| group | signals | notes |
|---|---|---|
| retire | `retire_valid`, `retire_kind`, `retire_next_rip`, `retire_rsp`, `exc_event` | one micro-op per cycle; `asf.mfence` retirement also feeds the fence gate |
| region | `in_region`, `depth`, `commit_pulse`, `commit_error`, `abort_*`, `redirect_*` | `commit_pulse` is registered, one cycle after `COMMIT` retires |
| dispatch | `fence_dispatch`, `fence_annul`, `mop_dispatch`, `mop_slot`, `mop_is_asf` → `issue_ok[7:0]` | 8 issue slots |
| access | `acc_valid`, `acc_line`, `acc_write`, `acc_asf`, `acc_seq`, `acc_old_data`, `rob_head_seq` → `acc_hit`, `acc_go`, `acc_llb_idx`, `replay_*`, `clean_wb_*` | `acc_go` low means wait for an LLB entry |
| LLB bookkeeping | `mem_ret_*`, `mem_ann_*` | LLB entry index of a retired or annulled ASF micro-op |
| misses | `miss_*`, `ld_annul_*`, `fill_*`, `mem_req_*`, `evict_*` | miss-buffer index travels with the request and the fill |
| forwarding | `stlf_valid`, `stlf_line` → `stlf_ready` | a fill in the same cycle has priority |
| probes | `probe_valid`, `probe_line`, `probe_write` → `probe_conflict`, `probe_data*`, `l1_probe_hit` | answered combinationally |
| write-back | `wb_valid`, `wb_line`, `wb_data`, `llb_busy` | backups going back to memory |

Addresses are 42-bit line addresses: a 48-bit physical address with 64-byte
lines. Line data is 512 bits wide. Every port accepts one request per cycle.

## Sizes and where they come from

| parameter | value | origin |
|---|---|---|
| LLB stage 2 (`S2_N`) | 4 lines | the architectural minimum the guarantee requires |
| LLB stage 1 (`S1_N`) | 4 lines | chosen; it only needs to be "small" |
| L1 geometry (`SETS`×`WAYS`) | 512×2, 64-byte lines (64 KB) | chosen to match AMD L1 data caches of that time |
| miss-buffer entries | 8 | chosen |
| issue slots / fence counter | 8 / 6 bits | chosen |
| ROB sequence number | 7 bits | chosen |
| nesting depth counter | 8 bits | chosen |
| abort codes | see table above | chosen |

Everything not marked as the architectural minimum can be changed through the
modules' parameters. `asf_unit` itself has no parameters. It uses the defaults
above, and its port widths assume them.

## Limits and departures

- The cache-based variant does not give the four-line guarantee (see above). In
  this design it is a second mode of equal standing; the LLB mode is the one
  that meets the architecture.
- The L1 block holds tags and state only. The data array, the next cache level
  and the memory system are outside. The LLB's backups are written to memory
  through `wb_*`, and the coherence answer uses `probe_data`.
- Probes are answered in the cycle they arrive. A real fabric may need a
  registered answer; the rollback data is ready in the same cycle either way.
- A stage-1 line stays listed under its oldest referencing micro-op even after
  that micro-op is annulled. Replay decisions are therefore conservative: they
  may skip a replay that would have been possible, but they never replay an
  older micro-op.
- The miss buffer counts ASF loads only. An ASF store that misses gets its
  `sw` bit when it performs on the line after the fill, not with the fill.
- The `WATCHR`, `WATCHW` and `RELEASE` instructions are not supported.

## Simulation

Every block has a self-checking testbench in `tb/`. Each ends by printing
`TB_RESULT checks=<n> failures=<m>`:

| testbench | what it covers |
|---|---|
| `tb_asf_region_ctrl` | nesting, every abort reason and its code, abort vs. COMMIT, tracking kept on during the abort cycle |
| `tb_asf_fence_gate` | fence holding, plain micro-ops passing, back-to-back regions, annulled fences, counter wrap |
| `tb_asf_miss_buffer` | the orphan case, merging, overflow, and 1500 random operations checked against a reference model |
| `tb_asf_llb` | stages, precise tracking, replay and stall, capacity, probe rollback, full-rollback timing (one entry per cycle) |
| `tb_asf_l1_spec` | marking, probes, monitor entries, victim choice, capacity, commit and rollback |
| `tb_asf_unit` | the whole unit at default sizes, end to end (see below) |
| `tb_asf_list_walk` | workload: a linked-list search in one region, with a mispredicted loop branch |

`tb_asf_unit` runs both modes: a DCAS-style commit, contention with partial and
full rollback, capacity, replay, nesting, `ABORT`, a conflict on a line flagged
by the miss buffer, the orphan case, store-to-load forwarding, the clean
write-back, and a store in the abort cycle. It counts each mechanism and fails
if any of them never happened.

To run a testbench with Verilator:

    verilator --binary --timing --assert -Irtl -y rtl -y tb +libext+.sv \
        --top-module tb_asf_unit rtl/asf_pkg.sv tb/tb_asf_unit.sv
    ./obj_dir/Vtb_asf_unit

`tb_asf_list_walk` searches lists of 1 to 5 nodes, one line per node. At
each node the loop branch is mispredicted, so one ASF load goes to a
wrong-path line and is annulled afterwards. The test checks two things:

- the wrong-path lines never stay protected;
- lists of up to four nodes commit, and a five-node list aborts with the
  capacity code.

Replace `tb_asf_unit` with any other testbench name. To lint the RTL alone:

    verilator --lint-only -Wall -Irtl -y rtl rtl/asf_pkg.sv rtl/asf_unit.sv

Lint reports a few warnings, none of them circuit problems:

- The helper functions in `asf_l1_spec` use only part of their argument (unused
  bits).
- The reset is used both asynchronously, by the flip-flops, and synchronously,
  by the `disable iff` of the assertions.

* * * * * * * * *

Could you restate every record above word for word?

_Response_
| group | signals | notes |
|---|---|---|
| retire | `retire_valid`, `retire_kind`, `retire_next_rip`, `retire_rsp`, `exc_event` | one micro-op per cycle; `asf.mfence` retirement also feeds the fence gate |
| region | `in_region`, `depth`, `commit_pulse`, `commit_error`, `abort_*`, `redirect_*` | `commit_pulse` is registered, one cycle after `COMMIT` retires |
| dispatch | `fence_dispatch`, `fence_annul`, `mop_dispatch`, `mop_slot`, `mop_is_asf` → `issue_ok[7:0]` | 8 issue slots |
| access | `acc_valid`, `acc_line`, `acc_write`, `acc_asf`, `acc_seq`, `acc_old_data`, `rob_head_seq` → `acc_hit`, `acc_go`, `acc_llb_idx`, `replay_*`, `clean_wb_*` | `acc_go` low means wait for an LLB entry |
| LLB bookkeeping | `mem_ret_*`, `mem_ann_*` | LLB entry index of a retired or annulled ASF micro-op |
| misses | `miss_*`, `ld_annul_*`, `fill_*`, `mem_req_*`, `evict_*` | miss-buffer index travels with the request and the fill |
| forwarding | `stlf_valid`, `stlf_line` → `stlf_ready` | a fill in the same cycle has priority |
| probes | `probe_valid`, `probe_line`, `probe_write` → `probe_conflict`, `probe_data*`, `l1_probe_hit` | answered combinationally |
| write-back | `wb_valid`, `wb_line`, `wb_data`, `llb_busy` | backups going back to memory |

Addresses are 42-bit line addresses: a 48-bit physical address with 64-byte
lines. Line data is 512 bits wide. Every port accepts one request per cycle.

## Sizes and where they come from

| parameter | value | origin |
|---|---|---|
| LLB stage 2 (`S2_N`) | 4 lines | the architectural minimum the guarantee requires |
| LLB stage 1 (`S1_N`) | 4 lines | chosen; it only needs to be "small" |
| L1 geometry (`SETS`×`WAYS`) | 512×2, 64-byte lines (64 KB) | chosen to match AMD L1 data caches of that time |
| miss-buffer entries | 8 | chosen |
| issue slots / fence counter | 8 / 6 bits | chosen |
| ROB sequence number | 7 bits | chosen |
| nesting depth counter | 8 bits | chosen |
| abort codes | see table above | chosen |

Everything not marked as the architectural minimum can be changed through the
modules' parameters. `asf_unit` itself has no parameters. It uses the defaults
above, and its port widths assume them.

## Limits and departures

- The cache-based variant does not give the four-line guarantee (see above). In
  this design it is a second mode of equal standing; the LLB mode is the one
  that meets the architecture.
- The L1 block holds tags and state only. The data array, the next cache level
  and the memory system are outside. The LLB's backups are written to memory
  through `wb_*`, and the coherence answer uses `probe_data`.
- Probes are answered in the cycle they arrive. A real fabric may need a
  registered answer; the rollback data is ready in the same cycle either way.
- A stage-1 line stays listed under its oldest referencing micro-op even after
  that micro-op is annulled. Replay decisions are therefore conservative: they
  may skip a replay that would have been possible, but they never replay an
  older micro-op.
- The miss buffer counts ASF loads only. An ASF store that misses gets its
  `sw` bit when it performs on the line after the fill, not with the fill.
- The `WATCHR`, `WATCHW` and `RELEASE` instructions are not supported.

## Simulation

Every block has a self-checking testbench in `tb/`. Each ends by printing
`TB_RESULT checks=<n> failures=<m>`:

| testbench | what it covers |
|---|---|
| `tb_asf_region_ctrl` | nesting, every abort reason and its code, abort vs. COMMIT, tracking kept on during the abort cycle |
| `tb_asf_fence_gate` | fence holding, plain micro-ops passing, back-to-back regions, annulled fences, counter wrap |
| `tb_asf_miss_buffer` | the orphan case, merging, overflow, and 1500 random operations checked against a reference model |
| `tb_asf_llb` | stages, precise tracking, replay and stall, capacity, probe rollback, full-rollback timing (one entry per cycle) |
| `tb_asf_l1_spec` | marking, probes, monitor entries, victim choice, capacity, commit and rollback |
| `tb_asf_unit` | the whole unit at default sizes, end to end (see below) |
| `tb_asf_list_walk` | workload: a linked-list search in one region, with a mispredicted loop branch |

`tb_asf_unit` runs both modes: a DCAS-style commit, contention with partial and
full rollback, capacity, replay, nesting, `ABORT`, a conflict on a line flagged
by the miss buffer, the orphan case, store-to-load forwarding, the clean
write-back, and a store in the abort cycle. It counts each mechanism and fails
if any of them never happened.

To run a testbench with Verilator:

    verilator --binary --timing --assert -Irtl -y rtl -y tb +libext+.sv \
        --top-module tb_asf_unit rtl/asf_pkg.sv tb/tb_asf_unit.sv
    ./obj_dir/Vtb_asf_unit

`tb_asf_list_walk` searches lists of 1 to 5 nodes, one line per node. At
each node the loop branch is mispredicted, so one ASF load goes to a
wrong-path line and is annulled afterwards. The test checks two things:

- the wrong-path lines never stay protected;
- lists of up to four nodes commit, and a five-node list aborts with the
  capacity code.

Replace `tb_asf_unit` with any other testbench name. To lint the RTL alone:

    verilator --lint-only -Wall -Irtl -y rtl rtl/asf_pkg.sv rtl/asf_unit.sv

Lint reports a few warnings, none of them circuit problems:

- The helper functions in `asf_l1_spec` use only part of their argument (unused
  bits).
- The reset is used both asynchronously, by the flip-flops, and synchronously,
  by the `disable iff` of the assertions.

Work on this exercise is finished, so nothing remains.